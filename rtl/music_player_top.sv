// music_player_top -- hardware of the FPGA music player, around the CPU.
//
// The player is a soft-processor system: software on a 32-bit processor
// reads WAV files from an SD card (FAT16, 1-bit SD mode, all bit-banged
// through PIO pins), configures the WM8731 codec over a bit-banged I2C bus,
// streams the PCM samples into the audio controller's DAC FIFO, shows title,
// play time, sample rate and volume on a VGA monitor and reacts to the
// buttons and switches. This module holds every peripheral of that system
// and the Avalon interconnect; the processor itself is outside, and its
// Avalon data master enters on cpu_req / cpu_rsp.
//
// Peripherals (base addresses in music_player_pkg::ADDR_MAP):
//   onchip_ram 8 KB, vga_controller (32 character registers), audio
//   controller, two interval timers (timer, timer_stamp: 1 ms, 32 bit),
//   PIOs: 4 keys (in), 9 green LEDs, 18 red LEDs (out), 2 switches (in),
//   SD_CLK (out), SD_CMD, SD_DAT, SD_DAT3 (bidirectional), I2C_SCLK (out),
//   I2C_SDAT (bidirectional), an 8-digit 7-segment controller, the
//   SRAM controller (256K x 16), the 16 x 2 character LCD controller,
//   the SDRAM controller (8 MB main memory, 16-bit data) and the flash
//   interface (4M x 16 NOR flash).
//
// Clocks: clk_sys (100 MHz, processor and bus), clk_50 (board clock, VGA),
// clk_audio (18.432 MHz codec master clock) and the codec's own BCLK.
// rst is active high and is synchronised into clk_sys and clk_50.
// Bidirectional pins come out as _out/_oe/_in triples.
module music_player_top
  import music_player_pkg::*;
(
  input  logic            clk_sys,
  input  logic            clk_50,
  input  logic            clk_audio,
  input  logic            rst,
  // processor data master
  input  avm_req_t        cpu_req,
  output avm_rsp_t        cpu_rsp,
  output logic            timer_irq,
  output logic            timer_stamp_irq,
  output logic            bus_decode_error,
  // user controls
  input  logic [3:0]      key,
  input  logic [1:0]      sw,
  output logic [8:0]      ledg,
  output logic [17:0]     ledr,
  output logic [7:0][6:0] hex_n,
  // SD card, 1-bit mode
  output logic            sd_clk,
  output logic            sd_cmd_out, sd_cmd_oe,
  input  logic            sd_cmd_in,
  output logic            sd_dat_out, sd_dat_oe,
  input  logic            sd_dat_in,
  output logic            sd_dat3_out, sd_dat3_oe,
  input  logic            sd_dat3_in,
  // codec control (I2C) and audio
  output logic            i2c_sclk,
  output logic            i2c_sdat_out, i2c_sdat_oe,
  input  logic            i2c_sdat_in,
  output logic            aud_xck,
  input  logic            aud_bclk,
  input  logic            aud_daclrck,
  output logic            aud_dacdat,
  output logic            aud_underrun,
  // VGA (ADV7123)
  output logic [9:0]      vga_r, vga_g, vga_b,
  output logic            vga_clk, vga_blank_n, vga_sync_n, vga_hs, vga_vs,
  // SRAM
  output logic [17:0]     sram_addr,
  output logic [15:0]     sram_dq_out,
  output logic            sram_dq_oe,
  input  logic [15:0]     sram_dq_in,
  output logic            sram_ce_n, sram_oe_n, sram_we_n, sram_ub_n, sram_lb_n,
  // character LCD
  output logic            lcd_rs, lcd_rw, lcd_en,
  output logic [7:0]      lcd_data_out,
  output logic            lcd_data_oe,
  input  logic [7:0]      lcd_data_in,
  // SDRAM (its clock comes from the PLL, phase-shifted)
  output logic [11:0]     sdram_addr,
  output logic [1:0]      sdram_ba,
  output logic            sdram_cs_n, sdram_ras_n, sdram_cas_n, sdram_we_n, sdram_cke,
  output logic [1:0]      sdram_dqm,
  output logic [15:0]     sdram_dq_out,
  output logic            sdram_dq_oe,
  input  logic [15:0]     sdram_dq_in,
  // NOR flash
  output logic [21:0]     fl_addr,
  output logic [15:0]     fl_dq_out,
  output logic            fl_dq_oe,
  input  logic [15:0]     fl_dq_in,
  output logic            fl_ce_n, fl_oe_n, fl_we_n, fl_rst_n
);
  logic rst_sys, rst_50;
  reset_sync u_rs_sys (.clk(clk_sys), .rst_in(rst), .rst_out(rst_sys));
  reset_sync u_rs_50  (.clk(clk_50),  .rst_in(rst), .rst_out(rst_50));

  avm_req_t [NUM_SLAVES-1:0] s_req;
  avm_rsp_t [NUM_SLAVES-1:0] s_rsp;

  avalon_fabric u_fabric (
    .m_req(cpu_req), .m_rsp(cpu_rsp), .s_req(s_req), .s_rsp(s_rsp),
    .decode_error(bus_decode_error)
  );

  onchip_ram u_onchip_mem (
    .clk(clk_sys), .rst(rst_sys),
    .avs_req(s_req[SL_ONCHIP_MEM]), .avs_rsp(s_rsp[SL_ONCHIP_MEM])
  );

  vga_controller u_vga (
    .clk_sys(clk_sys), .rst_sys(rst_sys),
    .avs_req(s_req[SL_VGA]), .avs_rsp(s_rsp[SL_VGA]),
    .clk_50(clk_50), .rst_50(rst_50),
    .vga_r(vga_r), .vga_g(vga_g), .vga_b(vga_b), .vga_clk(vga_clk),
    .vga_blank_n(vga_blank_n), .vga_sync_n(vga_sync_n),
    .vga_hs(vga_hs), .vga_vs(vga_vs)
  );

  audio_controller u_audio (
    .clk_sys(clk_sys), .rst_sys(rst_sys),
    .avs_req(s_req[SL_AUDIO]), .avs_rsp(s_rsp[SL_AUDIO]),
    .clk_audio(clk_audio), .aud_xck(aud_xck), .aud_bclk(aud_bclk),
    .aud_daclrck(aud_daclrck), .aud_dacdat(aud_dacdat), .underrun(aud_underrun)
  );

  logic timer_to, stamp_to;
  interval_timer u_timer (
    .clk(clk_sys), .rst(rst_sys),
    .avs_req(s_req[SL_TIMER]), .avs_rsp(s_rsp[SL_TIMER]),
    .irq(timer_irq), .timeout_pulse(timer_to)
  );
  interval_timer u_timer_stamp (
    .clk(clk_sys), .rst(rst_sys),
    .avs_req(s_req[SL_TIMER_STAMP]), .avs_rsp(s_rsp[SL_TIMER_STAMP]),
    .irq(timer_stamp_irq), .timeout_pulse(stamp_to)
  );

  // ------------------------------------------------------------------ PIOs
  logic [3:0]  key_oe_unused;
  logic [3:0]  key_out_unused;
  logic [1:0]  sw_oe_unused, sw_out_unused;
  logic [8:0]  ledg_oe;
  logic [17:0] ledr_oe;
  logic        sd_clk_oe, i2c_sclk_oe;

  avalon_pio #(.WIDTH(4), .DIR(PIO_INPUT)) u_pio_key (
    .clk(clk_sys), .rst(rst_sys), .avs_req(s_req[SL_PIO_KEY]), .avs_rsp(s_rsp[SL_PIO_KEY]),
    .pio_in(key), .pio_out(key_out_unused), .pio_oe(key_oe_unused));
  avalon_pio #(.WIDTH(9), .DIR(PIO_OUTPUT)) u_pio_green_led (
    .clk(clk_sys), .rst(rst_sys), .avs_req(s_req[SL_PIO_GREEN_LED]), .avs_rsp(s_rsp[SL_PIO_GREEN_LED]),
    .pio_in('0), .pio_out(ledg), .pio_oe(ledg_oe));
  avalon_pio #(.WIDTH(18), .DIR(PIO_OUTPUT)) u_pio_red_led (
    .clk(clk_sys), .rst(rst_sys), .avs_req(s_req[SL_PIO_RED_LED]), .avs_rsp(s_rsp[SL_PIO_RED_LED]),
    .pio_in('0), .pio_out(ledr), .pio_oe(ledr_oe));
  avalon_pio #(.WIDTH(2), .DIR(PIO_INPUT)) u_pio_switch (
    .clk(clk_sys), .rst(rst_sys), .avs_req(s_req[SL_PIO_SWITCH]), .avs_rsp(s_rsp[SL_PIO_SWITCH]),
    .pio_in(sw), .pio_out(sw_out_unused), .pio_oe(sw_oe_unused));
  avalon_pio #(.WIDTH(1), .DIR(PIO_OUTPUT)) u_pio_sd_clk (
    .clk(clk_sys), .rst(rst_sys), .avs_req(s_req[SL_PIO_SD_CLK]), .avs_rsp(s_rsp[SL_PIO_SD_CLK]),
    .pio_in(1'b0), .pio_out(sd_clk), .pio_oe(sd_clk_oe));
  avalon_pio #(.WIDTH(1), .DIR(PIO_BIDIR)) u_pio_sd_cmd (
    .clk(clk_sys), .rst(rst_sys), .avs_req(s_req[SL_PIO_SD_CMD]), .avs_rsp(s_rsp[SL_PIO_SD_CMD]),
    .pio_in(sd_cmd_in), .pio_out(sd_cmd_out), .pio_oe(sd_cmd_oe));
  avalon_pio #(.WIDTH(1), .DIR(PIO_BIDIR)) u_pio_sd_dat (
    .clk(clk_sys), .rst(rst_sys), .avs_req(s_req[SL_PIO_SD_DAT]), .avs_rsp(s_rsp[SL_PIO_SD_DAT]),
    .pio_in(sd_dat_in), .pio_out(sd_dat_out), .pio_oe(sd_dat_oe));
  avalon_pio #(.WIDTH(1), .DIR(PIO_BIDIR)) u_pio_sd_dat3 (
    .clk(clk_sys), .rst(rst_sys), .avs_req(s_req[SL_PIO_SD_DAT3]), .avs_rsp(s_rsp[SL_PIO_SD_DAT3]),
    .pio_in(sd_dat3_in), .pio_out(sd_dat3_out), .pio_oe(sd_dat3_oe));
  avalon_pio #(.WIDTH(1), .DIR(PIO_OUTPUT)) u_pio_i2c_sclk (
    .clk(clk_sys), .rst(rst_sys), .avs_req(s_req[SL_PIO_I2C_SCLK]), .avs_rsp(s_rsp[SL_PIO_I2C_SCLK]),
    .pio_in(1'b0), .pio_out(i2c_sclk), .pio_oe(i2c_sclk_oe));
  avalon_pio #(.WIDTH(1), .DIR(PIO_BIDIR)) u_pio_i2c_sdat (
    .clk(clk_sys), .rst(rst_sys), .avs_req(s_req[SL_PIO_I2C_SDAT]), .avs_rsp(s_rsp[SL_PIO_I2C_SDAT]),
    .pio_in(i2c_sdat_in), .pio_out(i2c_sdat_out), .pio_oe(i2c_sdat_oe));

  seg7_controller u_seg7 (
    .clk(clk_sys), .rst(rst_sys), .avs_req(s_req[SL_SEG7]), .avs_rsp(s_rsp[SL_SEG7]),
    .hex_n(hex_n));

  sram_controller #(.ADDR_W(18)) u_sram (
    .clk(clk_sys), .rst(rst_sys), .avs_req(s_req[SL_SRAM]), .avs_rsp(s_rsp[SL_SRAM]),
    .sram_addr(sram_addr), .sram_dq_out(sram_dq_out), .sram_dq_oe(sram_dq_oe),
    .sram_dq_in(sram_dq_in), .sram_ce_n(sram_ce_n), .sram_oe_n(sram_oe_n),
    .sram_we_n(sram_we_n), .sram_ub_n(sram_ub_n), .sram_lb_n(sram_lb_n));

  lcd_controller u_lcd (
    .clk(clk_sys), .rst(rst_sys), .avs_req(s_req[SL_LCD]), .avs_rsp(s_rsp[SL_LCD]),
    .lcd_rs(lcd_rs), .lcd_rw(lcd_rw), .lcd_en(lcd_en), .lcd_data_out(lcd_data_out),
    .lcd_data_oe(lcd_data_oe), .lcd_data_in(lcd_data_in));

  sdram_controller u_sdram (
    .clk(clk_sys), .rst(rst_sys), .avs_req(s_req[SL_SDRAM]), .avs_rsp(s_rsp[SL_SDRAM]),
    .sdram_addr(sdram_addr), .sdram_ba(sdram_ba), .sdram_cs_n(sdram_cs_n),
    .sdram_ras_n(sdram_ras_n), .sdram_cas_n(sdram_cas_n), .sdram_we_n(sdram_we_n),
    .sdram_cke(sdram_cke), .sdram_dqm(sdram_dqm), .sdram_dq_out(sdram_dq_out),
    .sdram_dq_oe(sdram_dq_oe), .sdram_dq_in(sdram_dq_in));

  flash_interface u_flash (
    .clk(clk_sys), .rst(rst_sys), .avs_req(s_req[SL_FLASH]), .avs_rsp(s_rsp[SL_FLASH]),
    .fl_addr(fl_addr), .fl_dq_out(fl_dq_out), .fl_dq_oe(fl_dq_oe), .fl_dq_in(fl_dq_in),
    .fl_ce_n(fl_ce_n), .fl_oe_n(fl_oe_n), .fl_we_n(fl_we_n), .fl_rst_n(fl_rst_n));

endmodule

__________

#### EXERCISE DETAILS
Set down exactly the lines from the start of the records to the line with "PIO pins), configures". Include that line, and add nothing more.

#### YOUR SOLUTION
filename rtl/music_player_top.sv
// music_player_top -- hardware of the FPGA music player, around the CPU.
//
// The player is a soft-processor system: software on a 32-bit processor
// reads WAV files from an SD card (FAT16, 1-bit SD mode, all bit-banged
// through PIO pins), configures the WM8731 codec over a bit-banged I2C bus,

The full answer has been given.